L'accordo, che viene ufficialmente chiamato «Icebreaker Collaboration Effort» o «ICE Pact», viene visto come una risposta alle tensioni che si stanno sviluppando nell'Artico in un momento già delicato. Momento in cui, sottolinea un funzionario del governo canadese, il cambiamento climatico sta «radicalmente ridisegnando l'ambiente della sicurezza». 

Ma facciamo un passo indietro. Il problema da risolvere, come detto, è quello delle navi rompighiaccio. Secondo un funzionario statunitense, la Russia dispone di una flotta di oltre 40 imbarcazioni di questo tipo.
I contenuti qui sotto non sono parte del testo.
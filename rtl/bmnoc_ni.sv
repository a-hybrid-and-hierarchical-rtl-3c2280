// bmnoc_ni: network interface (NI) between a cluster node's local bus and the
// local port of its router.
//
// Transmit side (bus slave): a bus transfer addressed to another cluster node
// is packetized. Its address-phase header becomes the head flit (DataType 01)
// and each data word one flit, the last one a tail flit (DataType 10); flits
// in between are DataType 00. The flits wait in a TX FIFO of two packets. The
// NI announces can_accept while the FIFO has room for a whole packet, so a
// transfer to the NI never stalls the bus. Each packet is injected on one
// virtual channel (VC) of the router's local input port: the lowest VC that is
// not in use and has all its credits back, held until the tail flit is sent.
// A flit is sent only against a credit (hop-to-hop credit flow control).
//
// Receive side (bus master): flits ejected by the router are stored per VC in
// BUF_DEPTH-flit FIFOs and a credit pulse is returned for each flit removed.
// Once a VC holds a complete packet (its tail has arrived) the NI latches the
// header, requests the bus and streams the data flits to the core named in the
// header, one word per bus beat, so a bus transfer from the NI never waits on
// the network either.
//
// Packetizing on the way out and unpacking on the way in are what an NI on a
// bus does in the BMNoC cluster node; the FIFO sizes, the whole-packet rules
// and the VC choice are this design's. Reset is active low and synchronous.
module bmnoc_ni
  import bmnoc_pkg::*;
#(
  parameter int unsigned NVC       = 2,
  parameter int unsigned BUF_DEPTH = 8,
  localparam int unsigned VW       = (NVC > 1) ? $clog2(NVC) : 1
) (
  input  logic           clk,
  input  logic           rst_n,
  // bus slave side (transfers to be sent into the network)
  input  logic           s_hdr_valid,
  input  hdr_t           s_hdr,
  input  logic           s_valid,
  input  logic [31:0]    s_data,
  input  logic           s_last,
  output logic           can_accept,
  // bus master side (packets delivered from the network)
  output logic           m_req,
  output hdr_t           m_hdr,
  output logic [31:0]    m_data,
  output logic           m_last,
  input  logic           m_beat,
  // link into the router
  output logic           out_valid,
  output logic [VW-1:0]  out_vc,
  output flit_t          out_flit,
  input  logic [NVC-1:0] out_credit,
  // link out of the router
  input  logic           in_valid,
  input  logic [VW-1:0]  in_vc,
  input  flit_t          in_flit,
  output logic [NVC-1:0] in_credit
);

  localparam int unsigned TX_DEPTH = 2 * PKT_FLITS;
  localparam int unsigned TCW      = $clog2(TX_DEPTH + 1);
  localparam int unsigned CW       = $clog2(BUF_DEPTH + 1);

  // ------------------------------------------------------------- transmit
  flit_t          tx_wdata, tx_head;
  logic           tx_push, tx_pop, tx_empty, tx_full;
  logic [TCW-1:0] tx_count;

  always_comb begin
    tx_push  = s_hdr_valid || s_valid;
    tx_wdata = s_hdr_valid ? flit_t'{dtype: DT_HEAD, data: s_hdr}
                           : flit_t'{dtype: s_last ? DT_TAIL : DT_BODY, data: s_data};
  end

  bmnoc_fifo #(.T(flit_t), .DEPTH(TX_DEPTH)) u_tx_fifo (
    .clk, .rst_n, .push(tx_push), .wdata(tx_wdata), .pop(tx_pop),
    .rdata(tx_head), .empty(tx_empty), .full(tx_full), .count(tx_count)
  );

  assign can_accept = (tx_count <= TCW'(TX_DEPTH - PKT_FLITS));

  logic          tx_hold;
  logic [VW-1:0] tx_vc;
  logic [CW-1:0] cred [NVC];
  logic          free_found;
  logic [VW-1:0] free_vc;

  always_comb begin
    free_found = 1'b0;
    free_vc    = '0;
    for (int unsigned v = 0; v < NVC; v++) begin
      if (!free_found && cred[v] == CW'(BUF_DEPTH)) begin
        free_found = 1'b1;
        free_vc    = VW'(v);
      end
    end
  end

  assign tx_pop = !tx_empty && ((tx_hold && cred[tx_vc] != '0) ||
                                (!tx_hold && !is_head(tx_head.dtype)));

  always_ff @(posedge clk) begin
    if (!rst_n) begin
      tx_hold   <= 1'b0;
      tx_vc     <= '0;
      out_valid <= 1'b0;
      out_vc    <= '0;
      out_flit  <= '0;
      for (int unsigned v = 0; v < NVC; v++) cred[v] <= CW'(BUF_DEPTH);
    end else begin
      if (!tx_hold && !tx_empty && is_head(tx_head.dtype) && free_found) begin
        tx_hold <= 1'b1;
        tx_vc   <= free_vc;
      end
      out_valid <= tx_pop && tx_hold;
      if (tx_pop && tx_hold) begin
        out_vc   <= tx_vc;
        out_flit <= tx_head;
        if (is_tail(tx_head.dtype)) tx_hold <= 1'b0;
      end
      for (int unsigned v = 0; v < NVC; v++) begin
        cred[v] <= cred[v] - CW'(tx_pop && tx_hold && int'(tx_vc) == v) + CW'(out_credit[v]);
      end
    end
  end

  // -------------------------------------------------------------- receive
  flit_t         rx_head  [NVC];
  logic          rx_empty [NVC];
  logic          rx_pop   [NVC];
  logic [CW-1:0] rx_tails [NVC];   // complete packets held in this VC

  for (genvar v = 0; v < NVC; v++) begin : g_rx
    logic          unused_full;
    logic [CW-1:0] unused_count;
    logic          push;
    assign push = in_valid && int'(in_vc) == v;
    bmnoc_fifo #(.T(flit_t), .DEPTH(BUF_DEPTH)) u_rx_fifo (
      .clk, .rst_n, .push, .wdata(in_flit), .pop(rx_pop[v]),
      .rdata(rx_head[v]), .empty(rx_empty[v]), .full(unused_full), .count(unused_count)
    );
    always_ff @(posedge clk) begin
      if (!rst_n) rx_tails[v] <= '0;
      else rx_tails[v] <= rx_tails[v] + CW'(push && is_tail(in_flit.dtype))
                                      - CW'(rx_pop[v] && is_tail(rx_head[v].dtype));
    end
  end

  typedef enum logic {R_IDLE, R_SEND} rx_state_e;
  rx_state_e     rx_state;
  logic [VW-1:0] rx_vc;
  logic          pick_found;
  logic [VW-1:0] pick_vc;

  always_comb begin
    pick_found = 1'b0;
    pick_vc    = '0;
    for (int unsigned v = 0; v < NVC; v++) begin
      if (!pick_found && rx_tails[v] != '0 && !rx_empty[v]) begin
        pick_found = 1'b1;
        pick_vc    = VW'(v);
      end
    end
  end

  always_comb begin
    for (int unsigned v = 0; v < NVC; v++) rx_pop[v] = 1'b0;
    if (rx_state == R_IDLE && pick_found) rx_pop[pick_vc] = 1'b1;  // header
    if (rx_state == R_SEND && m_beat)     rx_pop[rx_vc]   = 1'b1;  // data word
  end

  always_ff @(posedge clk) begin
    if (!rst_n) begin
      rx_state <= R_IDLE;
      rx_vc    <= '0;
      m_hdr    <= '0;
    end else begin
      unique case (rx_state)
        R_IDLE: if (pick_found) begin
          rx_vc <= pick_vc;
          m_hdr <= hdr_t'(rx_head[pick_vc].data);
          // a header-only packet carries nothing for a core and is dropped
          if (rx_head[pick_vc].dtype == DT_HEAD) rx_state <= R_SEND;
        end
        R_SEND: if (m_beat && is_tail(rx_head[rx_vc].dtype)) rx_state <= R_IDLE;
        default: rx_state <= R_IDLE;
      endcase
    end
  end

  assign m_req  = (rx_state == R_SEND);
  assign m_data = rx_head[rx_vc].data;
  assign m_last = is_tail(rx_head[rx_vc].dtype);

  always_ff @(posedge clk) begin
    for (int unsigned v = 0; v < NVC; v++) in_credit[v] <= rst_n && rx_pop[v];
  end

  a_no_beat_on_empty: assert property (@(posedge clk) disable iff (!rst_n)
                                       (rx_state == R_SEND && m_beat) |-> !rx_empty[rx_vc]);

endmodule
Altre ancora sarebbero in produzione. E, di più, avrebbe stipulato un protocollo d'intesa con la Cina per rafforzare la cooperazione nell'Artico. Gli elementi per alzare la guardia, insomma, ci sono. Soprattutto perché, allo stato attuale, gli Stati Uniti possiedono solo due rompighiaccio, che presto dovranno essere sostituite. E non a poco prezzo. Secondo un funzionario americano, lo spiegamento della flotta prevista dagli Stati Uniti potrebbe costare fino a 10 miliardi di dollari. Un motivo in più per sviluppare un piano congiunto e fermare i progetti russo-cinesi.  

© AP Photo/David Goldman
© AP Photo/David Goldman

Il caso delle Svalbard

L'Artico, però, non è solo ghiaccio e nuove rotte. A tal proposito, anche la Norvegia, recentemente, si è vista costretta ad annullare il progetto di vendere l'ultimo pezzo di terreno privato delle Svalbard. Una mossa pianificata con il solo obiettivo di contrastarne l'acquisizione da parte di Pechino. 

Anche l'arcipelago in questione, che si trova a metà strada tra la Norvegia continentale e il Polo Nord, è diventato un punto caldo geopolitico ed economico, a causa dello scioglimento dei ghiacci e delle relazioni, neanche a dirlo, sempre più gelide tra Russia e Occidente. Tuttavia, come sottolinea il Guardian, le Svalbard sono governate da un quadro giuridico insolito che consente alle entità straniere di prendere piede nella regione. Ed è proprio qui, insomma, che nascono i guai. 

In un trattato firmato nel 1920, infatti, si riconosce la sovranità norvegese sul territorio, pur conferendo anche ai cittadini delle potenze firmatarie – tra cui ci sono proprio Russia e Cina – gli stessi diritti di sfruttamento delle risorse minerarie, di cui sono ricche le Svalbard. Non a caso, Mosca ha mantenuto per decenni una comunità mineraria sull'arcipelago, grazie alla società statale Trust Arktikugol. 

Ora, ad essere finita sotto i riflettori, sarebbe la remota proprietà di Søre Fagerfjord, nel sud-ovest dell'arcipelago. Una distesa di 60 chilometri quadrati composta da montagne, pianure e un ghiacciaio, in vendita per 300 milioni di euro. Eppure, nonostante la legge, la Norvegia, desiderosa di proteggere la propria sovranità, non vedrebbe di buon occhio la caduta del terreno in mani straniere. Soprattutto perché, secondo l'avvocato Per Kyllingstad che rappresenta i venditori di Søre Fagerfjord, alcuni potenziali acquirenti cinesi, che «da tempo mostrano un interesse reale per l'Artico e le Svalbard» avrebbero inviato «segnali concreti di interesse». 

Tuttavia, quella di Søre Fagerfjord è un'occasione unica per accaparrarsi «l'ultimo terreno privato alle Svalbard». E, probabilmente, anche l'ultimo terreno privato nell'Artico. Che la Norvegia, ora, vuole difendere.